Roles & Responsibilities: Understand requirements/use cases and build efficient ETL solutions using Apache Spark, python, Kafka, Hive targeting Cloudera Data Platform.

Requirement/use case analysis and convert functional requirements into concrete technical tasks and able to provide reasonable effort estimates.

Work closely with Data analyst/modeler, Business User to understand the data requirement. Convert requirements to high-level , low-level design and, source-to- target documents.

Responsible to design , develop and schedule data pipelines which handle large volume of data within SLA. Work with solution architect, Technical Managers, Admins to understand SLAs , limitations of systems and provide efficient solutions.

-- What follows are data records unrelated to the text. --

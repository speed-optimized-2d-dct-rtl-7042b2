// tb_dct_transpose: shifts in eight random rows of 12-bit words, reads all
// eight columns through the multiplexers and checks col[n] = row n, word p;
// then checks that the register holds its content while shift is low and
// that a second block replaces the first completely.
module tb_dct_transpose;
  logic clk = 1'b0;
  int   checks = 0, failures = 0;
  always #5 clk = ~clk;

  logic shift = 1'b0;
  logic signed [11:0] row [8];
  logic [2:0]         sel;
  logic signed [11:0] col [8];

  dct_transpose #(.W(12)) dut (.clk(clk), .shift(shift), .row(row), .sel(sel), .col(col));

  initial begin
    repeat (2000) @(posedge clk);
    failures++;
    $display("TB_RESULT checks=%0d failures=%0d", checks, failures);
    $finish;
  end

  initial begin
    logic signed [11:0] m [8][8];
    for (int blk = 0; blk < 4; blk++) begin
      for (int r = 0; r < 8; r++) begin
        @(negedge clk);
        shift = 1'b1;
        for (int k = 0; k < 8; k++) begin
          m[r][k] = 12'($urandom);
          row[k] = m[r][k];
        end
      end
      @(negedge clk);
      shift = 1'b0;
      for (int k = 0; k < 8; k++) row[k] = 12'($urandom);
      repeat (2) @(negedge clk);            // idle: content must hold
      for (int p = 0; p < 8; p++) begin
        sel = 3'(7 - ((p + blk) % 8));       // read in a scrambled order
        #1;
        for (int n = 0; n < 8; n++) begin
          checks++;
          if (col[n] !== m[n][sel]) begin
            failures++;
            $display("block %0d column %0d element %0d: %0d, expected %0d", blk, sel, n, col[n], m[n][sel]);
          end
        end
      end
    end
    $display("TB_RESULT checks=%0d failures=%0d", checks, failures);
    $finish;
  end
endmodule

Expertise in processing large volume of data aggregation using spark , must know different performance improvement technique and should lead teams on optimization.

Responsible to develop efficient data ingestion and data governance framework as per specification.

Performance improvement of existing spark-based data ingestion, aggregation pipelines to meet SLA.

Work proactively, independently with global teams to address project requirements, articulate issues/challenges with enough lead time to address project delivery risks.

Plan production implementation activities , execute change requests and resolve issues in production implementation.

Plan and execute large data migration, history data rebuild activities.

Code reviews/optimization, test case reviews . Demonstrate troubleshooting skill in resolving technical issues, bugs.

Demonstrate ownership and initiative. Ability to bring-in best practices /solutions which best fit for client problem and environment.